ASSIGNED TASK: Show each line of the data below that has the string "nfree" in it.

[[ PROVIDED MATERIAL open ]]

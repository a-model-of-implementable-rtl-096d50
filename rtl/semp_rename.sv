// semp_rename: register renaming (RN stage).
//
// Each thread has a speculative map table and a retirement map table from its
// 34 architectural registers (r0..r31, LO, HI) to the 92 shared physical
// registers. At reset thread t maps register r to physical register 34*t+r,
// which leaves 92-68 = 24 physical registers in the shared free list, one per
// reorder-buffer entry of a thread. The free list is a bit vector; up to four
// registers (two instructions, each with a second destination for
// multiply/divide) are taken per cycle, lowest numbers first.
//
// A decode group of up to two instructions of one thread is renamed
// combinationally; the second slot sees the first slot's new mapping. When
// fire is high the speculative table and the free list are updated on the
// clock edge. Retired instructions update the retirement table and return
// the previous mapping of their destination to the free list. flush[t] copies
// the retirement table into thread t's speculative table and frees the
// physical registers in free_mask (those of the squashed instructions).
//
// The per-thread tables and a shared register pool follow the document (map
// state is a per-thread resource, the register file is shared); the free-list
// structure and recovery from the retirement table are this design's choices.
module semp_rename
  import semp_pkg::*;
(
  input  logic                  clk,
  input  logic                  rst,
  // rename request
  input  logic                  tid,
  input  dec_t [1:0]            d,
  input  logic                  fire,
  output preg_t [1:0]           ps1,
  output preg_t [1:0]           ps2,
  output preg_t [1:0]           pd,
  output preg_t [1:0]           old_pd,
  output preg_t [1:0]           pd2,
  output preg_t [1:0]           old_pd2,
  output logic                  can_alloc,   // enough free registers for the group
  output logic [6:0]            free_count,
  // retirement, per thread, two slots
  input  retire_t [NTHREAD-1:0][1:0] ret,
  // squash
  input  logic [NTHREAD-1:0]    flush,
  input  logic [NPREG-1:0]      free_mask
);
  localparam areg_t HI_R = areg_t'(AREG_HI);
  preg_t spec_map [NTHREAD][NARCH];
  preg_t arch_map [NTHREAD][NARCH];
  preg_t arch_map_n [NTHREAD][NARCH];
  logic [NPREG-1:0] free_q, free_n, alloc_mask;
  preg_t alloc [4];
  logic [2:0] need, found;

  // find the four lowest free registers
  always_comb begin
    logic [NPREG-1:0] m;
    m = free_q;
    found = '0;
    for (int k = 0; k < 4; k++) alloc[k] = '0;
    for (int k = 0; k < 4; k++) begin
      for (int i = NPREG-1; i >= 0; i--)
        if (m[i]) alloc[k] = preg_t'(i);
      if (m != '0) begin
        m[alloc[k]] = 1'b0;
        found = found + 3'd1;
      end
    end
  end

  always_comb begin
    free_count = '0;
    for (int i = 0; i < NPREG; i++) free_count = free_count + {6'b0, free_q[i]};
  end

  // rename the group
  always_comb begin
    int a;
    a = 0;
    alloc_mask = '0;
    for (int k = 0; k < 2; k++) begin
      ps1[k]     = spec_map[tid][d[k].src1];
      ps2[k]     = spec_map[tid][d[k].src2];
      old_pd[k]  = spec_map[tid][d[k].dst];
      old_pd2[k] = spec_map[tid][AREG_HI];
      pd[k]      = '0;
      pd2[k]     = '0;
    end
    // slot 0 allocations
    if (d[0].valid && d[0].has_dst)  begin pd[0]  = alloc[a]; a++; end
    if (d[0].valid && d[0].has_dst2) begin pd2[0] = alloc[a]; a++; end
    // slot 1 sees slot 0's destinations
    if (d[0].valid && d[0].has_dst) begin
      if (d[1].src1 == d[0].dst) ps1[1] = pd[0];
      if (d[1].src2 == d[0].dst) ps2[1] = pd[0];
      if (d[1].dst  == d[0].dst) old_pd[1] = pd[0];
      if (d[0].dst == HI_R)   old_pd2[1] = pd[0];
    end
    if (d[0].valid && d[0].has_dst2) begin
      if (d[1].src1 == HI_R) ps1[1] = pd2[0];
      if (d[1].src2 == HI_R) ps2[1] = pd2[0];
      if (d[1].dst  == HI_R) old_pd[1] = pd2[0];
      old_pd2[1] = pd2[0];
    end
    if (d[1].valid && d[1].has_dst)  begin pd[1]  = alloc[a]; a++; end
    if (d[1].valid && d[1].has_dst2) begin pd2[1] = alloc[a]; a++; end
    need = 3'(a);
    for (int k = 0; k < 4; k++)
      if (k < a) alloc_mask[alloc[k]] = 1'b1;
  end
  assign can_alloc = (found >= need);

  // retirement map update
  always_comb begin
    for (int t = 0; t < NTHREAD; t++)
      for (int r = 0; r < NARCH; r++) arch_map_n[t][r] = arch_map[t][r];
    for (int t = 0; t < NTHREAD; t++)
      for (int k = 0; k < 2; k++)
        if (ret[t][k].valid) begin
          if (ret[t][k].has_dst)  arch_map_n[t][ret[t][k].dst] = ret[t][k].pd;
          if (ret[t][k].has_dst2) arch_map_n[t][AREG_HI]       = ret[t][k].pd2;
        end
  end

  always_comb begin
    free_n = free_q;
    if (fire) free_n = free_n & ~alloc_mask;
    for (int t = 0; t < NTHREAD; t++)
      for (int k = 0; k < 2; k++)
        if (ret[t][k].valid) begin
          if (ret[t][k].has_dst)  free_n[ret[t][k].old_pd]  = 1'b1;
          if (ret[t][k].has_dst2) free_n[ret[t][k].old_pd2] = 1'b1;
        end
    free_n = free_n | free_mask;
  end

  always_ff @(posedge clk) begin
    if (rst) begin
      for (int t = 0; t < NTHREAD; t++)
        for (int r = 0; r < NARCH; r++) begin
          spec_map[t][r] <= preg_t'(t * NARCH + r);
          arch_map[t][r] <= preg_t'(t * NARCH + r);
        end
      for (int i = 0; i < NPREG; i++) free_q[i] <= (i >= NTHREAD * NARCH);
    end else begin
      for (int t = 0; t < NTHREAD; t++)
        for (int r = 0; r < NARCH; r++) arch_map[t][r] <= arch_map_n[t][r];
      free_q <= free_n;
      if (fire) begin
        for (int k = 0; k < 2; k++) begin
          if (d[k].valid && d[k].has_dst)  spec_map[tid][d[k].dst] <= pd[k];
          if (d[k].valid && d[k].has_dst2) spec_map[tid][AREG_HI]  <= pd2[k];
        end
      end
      for (int t = 0; t < NTHREAD; t++)
        if (flush[t])
          for (int r = 0; r < NARCH; r++) spec_map[t][r] <= arch_map_n[t][r];
    end
  end
endmodule
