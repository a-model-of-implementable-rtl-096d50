// tb_semp_rename: drives random rename groups, in-order retirement and
// flushes for both threads and compares source mappings, previous mappings,
// allocated registers (lowest free first), the free count and map recovery
// with a reference model kept here.
module tb_semp_rename;
  import semp_pkg::*;
  logic clk = 0, rst = 1;
  logic tid; dec_t [1:0] d; logic fire;
  preg_t [1:0] ps1, ps2, pd, opd, pd2, opd2; logic can; logic [6:0] fc;
  retire_t [1:0][1:0] ret; logic [1:0] flush; logic [NPREG-1:0] fmask;
  int checks = 0, failures = 0;
  always #5 clk = ~clk;
  semp_rename dut (.clk, .rst, .tid, .d, .fire, .ps1, .ps2, .pd, .old_pd(opd), .pd2, .old_pd2(opd2),
    .can_alloc(can), .free_count(fc), .ret, .flush, .free_mask(fmask));

  int spec [2][NARCH], arch [2][NARCH];
  bit freed [NPREG];
  typedef struct { int dst; int pd; int opd; } inst_t;
  inst_t fl [2][$];
  function automatic void chk(input bit ok, input string s); checks++; if (!ok) begin failures++; if (failures < 20) $display("FAIL %s", s); end endfunction
  function automatic int lowest_free(input int skip);
    for (int i = 0; i < NPREG; i++) if (freed[i] && i != skip) return i;
    return -1;
  endfunction
  function automatic int nfree();
    int n; n = 0; foreach (freed[i]) n += freed[i]; return n;
  endfunction

  initial begin
    for (int t = 0; t < 2; t++) for (int r = 0; r < NARCH; r++) begin spec[t][r] = t*NARCH + r; arch[t][r] = t*NARCH + r; end
    for (int i = 0; i < NPREG; i++) freed[i] = (i >= 68);
    d = '0; fire = 0; ret = '0; flush = 0; fmask = '0; tid = 0;
    repeat (2) @(posedge clk); #1 rst = 0;
    for (int n = 0; n < 3000; n++) begin
      int s1, s2, ds, l0, l1;
      @(negedge clk);
      d = '0; ret = '0; flush = 0; fmask = '0; fire = 0;
      tid = 1'($urandom_range(0, 1));
      for (int k = 0; k < 2; k++) begin
        d[k].valid = (k == 0) || $urandom_range(0, 1);
        d[k].src1 = areg_t'($urandom_range(0, 33)); d[k].src2 = areg_t'($urandom_range(0, 33));
        d[k].dst = areg_t'($urandom_range(1, 33)); d[k].has_dst = $urandom_range(0, 3) != 0;
      end
      // retire: oldest in-flight instructions of a random thread
      begin
        int rt; rt = $urandom_range(0, 1);
        if (rt == tid) rt = 1 - rt;   // keep retirement on the other thread this cycle
        for (int k = 0; k < 2; k++)
          if (fl[rt].size() > k && $urandom_range(0, 1)) begin
            if (k == 1 && !ret[rt][0].valid) break;
            ret[rt][k].valid = 1; ret[rt][k].has_dst = 1;
            ret[rt][k].dst = areg_t'(fl[rt][k].dst); ret[rt][k].pd = preg_t'(fl[rt][k].pd); ret[rt][k].old_pd = preg_t'(fl[rt][k].opd);
          end
      end
      #1;
      // expected renaming
      l0 = lowest_free(-1); l1 = lowest_free(l0);
      begin
        int a; a = 0;
        for (int k = 0; k < 2; k++) begin
          int m1, m2, mo;
          m1 = spec[tid][d[k].src1]; m2 = spec[tid][d[k].src2]; mo = spec[tid][d[k].dst];
          if (k == 1 && d[0].valid && d[0].has_dst) begin
            if (d[1].src1 == d[0].dst) m1 = pd[0];
            if (d[1].src2 == d[0].dst) m2 = pd[0];
            if (d[1].dst == d[0].dst) mo = pd[0];
          end
          if (d[k].valid) begin
            chk(ps1[k] == m1 && ps2[k] == m2, $sformatf("sources slot %0d", k));
            if (d[k].has_dst) begin
              chk(opd[k] == mo, "previous mapping");
              if (((a == 0) ? l0 : l1) >= 0) chk(pd[k] == ((a == 0) ? l0 : l1), $sformatf("allocation slot %0d got %0d want %0d", k, pd[k], (a == 0) ? l0 : l1));
              a++;
            end
          end
        end
        chk(can == (nfree() >= a), "can_alloc");
        chk(fc == nfree(), "free count");
        fire = can && $urandom_range(0, 3) != 0;
        #1;
      end
      @(posedge clk);
      for (int t = 0; t < 2; t++) for (int k = 0; k < 2; k++) if (ret[t][k].valid) begin
        arch[t][ret[t][k].dst] = ret[t][k].pd; freed[ret[t][k].old_pd] = 1; void'(fl[t].pop_front());
      end
      if (fire) for (int k = 0; k < 2; k++) if (d[k].valid && d[k].has_dst) begin
        inst_t x; x.dst = d[k].dst; x.pd = pd[k]; x.opd = opd[k];
        spec[tid][d[k].dst] = pd[k]; freed[pd[k]] = 0; fl[tid].push_back(x);
      end
      // occasional flush of one thread with all its in-flight registers
      if ($urandom_range(0, 40) == 0) begin
        int ft; ft = $urandom_range(0, 1);
        @(negedge clk);
        d = '0; fire = 0; ret = '0; flush = 0; fmask = '0;
        flush[ft] = 1;
        foreach (fl[ft][i]) fmask[fl[ft][i].pd] = 1;
        @(posedge clk);
        foreach (fl[ft][i]) freed[fl[ft][i].pd] = 1;
        fl[ft].delete();
        for (int r = 0; r < NARCH; r++) spec[ft][r] = arch[ft][r];
      end
    end
    $display("TB_RESULT checks=%0d failures=%0d", checks, failures);
    $finish;
  end
  initial begin repeat (100000) @(posedge clk); failures++; $display("FAIL: watchdog"); $display("TB_RESULT checks=%0d failures=%0d", checks, failures); $finish; end
endmodule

[[ PROVIDED MATERIAL closed ]]

TASK OUTPUT:
  function automatic int nfree();
        chk(can == (nfree() >= a), "can_alloc");
        chk(fc == nfree(), "free count");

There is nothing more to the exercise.